* [YOUR ASSIGNMENT]
Select all lines in the records that include "shift".
# # # # # # #
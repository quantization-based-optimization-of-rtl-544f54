// bn_relu_quant: turns one accumulated convolution result into a 2-bit
// LQ-Nets activation code.
//
// Steps, all combinational:
//   z    = acc + bias                      (per output channel bias)
//   y    = z * scale + shift               (batch norm at inference:
//                                           scale = gamma/sigma,
//                                           shift = beta - mu*scale,
//                                           folded by the host)
//   r    = max(y, 0)                       (ReLU)
//   code = the level nearest to r among
//          00 -> 0, 01 -> v2, 10 -> v1, 11 -> v1+v2
// where (v1, v2) is the learned activation basis. Because activations are
// non-negative, a 0 bit means "no contribution" rather than "-basis". Ties
// go to the lower code. All values are Q16.16; the multiplication is
// truncated to 32 bits (lq_pkg::fix_mul). Folding bias and batch norm into
// one multiply-add and the tie rule are this design's choices.
module bn_relu_quant
  import lq_pkg::*;
(
  input  fix_t  acc,
  input  fix_t  bias,
  input  fix_t  scale,
  input  fix_t  shift,
  input  fix_t  v1,
  input  fix_t  v2,
  output fix_t  relu,
  output logic  clamped,
  output code_t code
);

  fix_t y;
  logic signed [FIX_W+1:0] lvl [4];
  logic signed [FIX_W+1:0] dst[4];
  logic signed [FIX_W+1:0] best;

  always_comb begin
    y       = fix_mul(acc + bias, scale) + shift;
    clamped = y[FIX_W-1];
    relu    = clamped ? '0 : y;
    lvl[0]  = '0;
    lvl[1]  = (FIX_W+2)'(v2);
    lvl[2]  = (FIX_W+2)'(v1);
    lvl[3]  = (FIX_W+2)'(v1) + (FIX_W+2)'(v2);
    code    = 2'd0;
    best    = '0;
    for (int k = 0; k < 4; k++) begin
      dst[k] = (FIX_W+2)'(relu) - lvl[k];
      if (dst[k] < 0) dst[k] = -dst[k];
    end
    best = dst[0];
    for (int k = 1; k < 4; k++) begin
      if (dst[k] < best) begin
        best = dst[k];
        code = code_t'(k);
      end
    end
  end

endmodule
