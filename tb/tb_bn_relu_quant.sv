// Testbench for bn_relu_quant: random accumulators and per-channel
// parameters; the reference computes acc+bias, the batch-norm multiply-add,
// ReLU, and picks the nearest of the four activation levels by brute force
// on 64-bit integers. A few hand-picked values cover each code and the ReLU
// clamp.
module tb_bn_relu_quant;
  import lq_pkg::*;

  fix_t acc, bias, scale, shift, v1, v2, relu;
  logic clamped;
  code_t code;
  int checks = 0, failures = 0;
  int seen[4];
  int nclamp = 0;

  bn_relu_quant dut (.*);

  initial begin
    #1000000;
    failures++;
    $display("TB_RESULT checks=%0d failures=%0d", checks, failures);
    $finish;
  end

  task automatic run_one();
    longint y, r, best, d;
    code_t ec;
    y = longint'(fix_t'((longint'(acc + bias) * longint'(scale)) >>> 16)) + longint'(shift);
    y = longint'(fix_t'(y));
    r = (y < 0) ? 0 : y;
    ec = 0; best = r;
    for (int k = 1; k < 4; k++) begin
      longint lv;
      lv = (k[1] ? longint'(v1) : 0) + (k[0] ? longint'(v2) : 0);
      d = r - lv; if (d < 0) d = -d;
      if (d < best) begin best = d; ec = code_t'(k); end
    end
    #1;
    checks++;
    if (code !== ec || relu !== fix_t'(r) || clamped !== (y < 0)) begin
      failures++;
      $display("FAIL acc=%0d y=%0d code %0d exp %0d", acc, y, code, ec);
    end
    seen[ec]++;
    if (y < 0) nclamp++;
  endtask

  initial begin
    v1 = 32'sd32768; v2 = 32'sd16384; bias = 0; scale = 32'sd65536; shift = 0;
    // exact levels and midpoints (ties go to the lower code)
    foreach (seen[k]) seen[k] = 0;
    acc = 0;           run_one();
    acc = 16384;       run_one();
    acc = 32768;       run_one();
    acc = 49152;       run_one();
    acc = 8192;        run_one();
    acc = -5;          run_one();
    acc = 1000000;     run_one();
    for (int n = 0; n < 3000; n++) begin
      v1    = fix_t'($urandom_range(20000, 80000));
      v2    = fix_t'($urandom_range(1000, 19999));
      acc   = fix_t'($urandom_range(0, 400000)) - 200000;
      bias  = fix_t'($urandom_range(0, 40000)) - 20000;
      scale = fix_t'($urandom_range(0, 160000)) - 40000;
      shift = fix_t'($urandom_range(0, 100000)) - 30000;
      run_one();
    end
    for (int k = 0; k < 4; k++) begin
      checks++;
      if (seen[k] == 0) begin failures++; $display("FAIL code %0d never produced", k); end
    end
    checks++;
    if (nclamp == 0) failures++;
    $display("TB_RESULT checks=%0d failures=%0d", checks, failures);
    $finish;
  end
endmodule
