// code_packer: merges pairs of 2-bit output codes into 4-bit words for the
// host's 4-bit port.
//
// The first code of a pair goes to bits 3:2, the second to bits 1:0. A code
// marked in_last that would start a new pair is sent alone, padded with 00
// in bits 1:0, so a frame with an odd number of codes is not held back.
// Both sides use valid/ready; a transfer happens when both are high. One
// output register: in_ready = !out_valid || out_ready, so it sustains one
// code per cycle (one nibble every two codes) while the host keeps up.
module code_packer
  import lq_pkg::*;
(
  input  logic  clk,
  input  logic  rst_n,
  input  code_t in_code,
  input  logic  in_last,
  input  logic  in_valid,
  output logic  in_ready,
  output nib_t  out_nib,
  output logic  out_valid,
  input  logic  out_ready
);

  code_t half;
  logic  have_half;

  assign in_ready = !out_valid || out_ready;

  always_ff @(posedge clk or negedge rst_n) begin
    if (!rst_n) begin
      half      <= '0;
      have_half <= 1'b0;
      out_nib   <= '0;
      out_valid <= 1'b0;
    end else begin
      if (out_valid && out_ready) out_valid <= 1'b0;
      if (in_valid && in_ready) begin
        if (have_half) begin
          out_nib   <= {half, in_code};
          out_valid <= 1'b1;
          have_half <= 1'b0;
        end else if (in_last) begin
          out_nib   <= {in_code, 2'b00};
          out_valid <= 1'b1;
        end else begin
          half      <= in_code;
          have_half <= 1'b1;
        end
      end
    end
  end

endmodule
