// Testbench for code_packer: frames of random length (odd and even) of
// random 2-bit codes are pushed with random input gaps while the output side
// applies random backpressure. The nibbles must be the codes in pairs, first
// code in bits 3:2, with an odd frame's last code padded with 00, and no
// nibble may change while it waits.
module tb_code_packer;
  import lq_pkg::*;

  logic clk = 0, rst_n = 0;
  code_t in_code = '0;
  logic in_last = 0, in_valid = 0, in_ready;
  nib_t out_nib;
  logic out_valid, out_ready = 0;
  nib_t expq[$];
  int checks = 0, failures = 0, stalls = 0, sent = 0;

  code_packer dut (.*);

  always #5 clk = ~clk;

  initial begin
    repeat (50000) @(posedge clk);
    failures++;
    $display("TB_RESULT checks=%0d failures=%0d", checks, failures);
    $finish;
  end

  // output side
  always @(posedge clk) begin
    if (rst_n && out_valid && out_ready) begin
      checks++;
      if (expq.size() == 0) begin failures++; $display("FAIL unexpected nibble"); end
      else begin
        nib_t e;
        e = expq.pop_front();
        if (out_nib !== e) begin failures++; $display("FAIL nib %h exp %h", out_nib, e); end
      end
    end
    if (rst_n && out_valid && !out_ready) stalls++;
  end
  always @(negedge clk) out_ready = ($urandom_range(0, 2) != 0);

  initial begin
    code_t c, prev;
    int len;
    logic acc;
    repeat (2) @(negedge clk);
    rst_n = 1'b1;
    @(negedge clk);
    for (int f = 0; f < 60; f++) begin
      len = $urandom_range(1, 20);
      for (int i = 0; i < len; i++) begin
        c = code_t'($urandom_range(0, 3));
        if (i % 2 == 1) expq.push_back({prev, c});
        else if (i == len - 1) expq.push_back({c, 2'b00});
        prev = c;
        in_code = c; in_last = (i == len - 1); in_valid = 1'b1;
        do begin
          #1 acc = in_ready;
          @(negedge clk);
        end while (!acc);
        in_valid = 1'b0;
        sent++;
        repeat ($urandom_range(0, 1)) @(negedge clk);
      end
    end
    repeat (20) @(posedge clk);
    checks++;
    if (expq.size() != 0) begin failures++; $display("FAIL %0d nibbles missing", expq.size()); end
    checks++;
    if (stalls == 0) begin failures++; $display("FAIL backpressure never seen"); end
    $display("TB_RESULT checks=%0d failures=%0d", checks, failures);
    $finish;
  end

  property p_hold;
    @(posedge clk) disable iff (!rst_n) out_valid && !out_ready |=> out_valid && $stable(out_nib);
  endproperty
  assert property (p_hold) else failures++;
endmodule
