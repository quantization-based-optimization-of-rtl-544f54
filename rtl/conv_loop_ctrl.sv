// conv_loop_ctrl: the loop nest of one output channel of a convolution.
//
// For one output channel the window engine must visit every input channel
// and every output position; partial sums of successive input channels are
// added into the same output-plane entry. The loops run input channel
// (outermost), output row, output column (innermost), and the whole nest is
// pipelined with an initiation interval of one: a new (ic, oy, ox) triple is
// issued every cycle, so one pass takes exactly IC*OH*OW cycles.
//
// Interface: a start pulse while idle begins a pass. valid is high on the
// cycles that carry a triple; first marks triples of input channel 0 (the
// accumulator is loaded rather than added to) and last the final triple.
// done pulses one cycle after the last triple. busy is high from the cycle
// after start up to and including the last triple.
module conv_loop_ctrl #(
  parameter int IC = 96,
  parameter int OH = 27,
  parameter int OW = 27
) (
  input  logic                      clk,
  input  logic                      rst_n,
  input  logic                      start,
  output logic                      busy,
  output logic                      valid,
  output logic [$clog2(IC+1)-1:0]   ic,
  output logic [$clog2(OH+1)-1:0]   oy,
  output logic [$clog2(OW+1)-1:0]   ox,
  output logic                      first,
  output logic                      last,
  output logic                      done
);

  assign valid = busy;
  assign first = (ic == '0);
  assign last  = busy && (int'(ic) == IC - 1) && (int'(oy) == OH - 1) && (int'(ox) == OW - 1);

  always_ff @(posedge clk or negedge rst_n) begin
    if (!rst_n) begin
      busy <= 1'b0;
      ic   <= '0;
      oy   <= '0;
      ox   <= '0;
      done <= 1'b0;
    end else begin
      done <= 1'b0;
      if (!busy) begin
        if (start) begin
          busy <= 1'b1;
          ic   <= '0;
          oy   <= '0;
          ox   <= '0;
        end
      end else if (last) begin
        busy <= 1'b0;
        done <= 1'b1;
      end else if (int'(ox) == OW - 1) begin
        ox <= '0;
        if (int'(oy) == OH - 1) begin
          oy <= '0;
          ic <= ic + 1'b1;
        end else begin
          oy <= oy + 1'b1;
        end
      end else begin
        ox <= ox + 1'b1;
      end
    end
  end

endmodule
# # # # # # #
* [ANSWER]
//   y    = z * scale + shift               (batch norm at inference:
//                                           shift = beta - mu*scale,
  input  fix_t  shift,
    y       = fix_mul(acc + bias, scale) + shift;
  fix_t acc, bias, scale, shift, v1, v2, relu;
    y = longint'(fix_t'((longint'(acc + bias) * longint'(scale)) >>> 16)) + longint'(shift);
    v1 = 32'sd32768; v2 = 32'sd16384; bias = 0; scale = 32'sd65536; shift = 0;
      shift = fix_t'($urandom_range(0, 100000)) - 30000;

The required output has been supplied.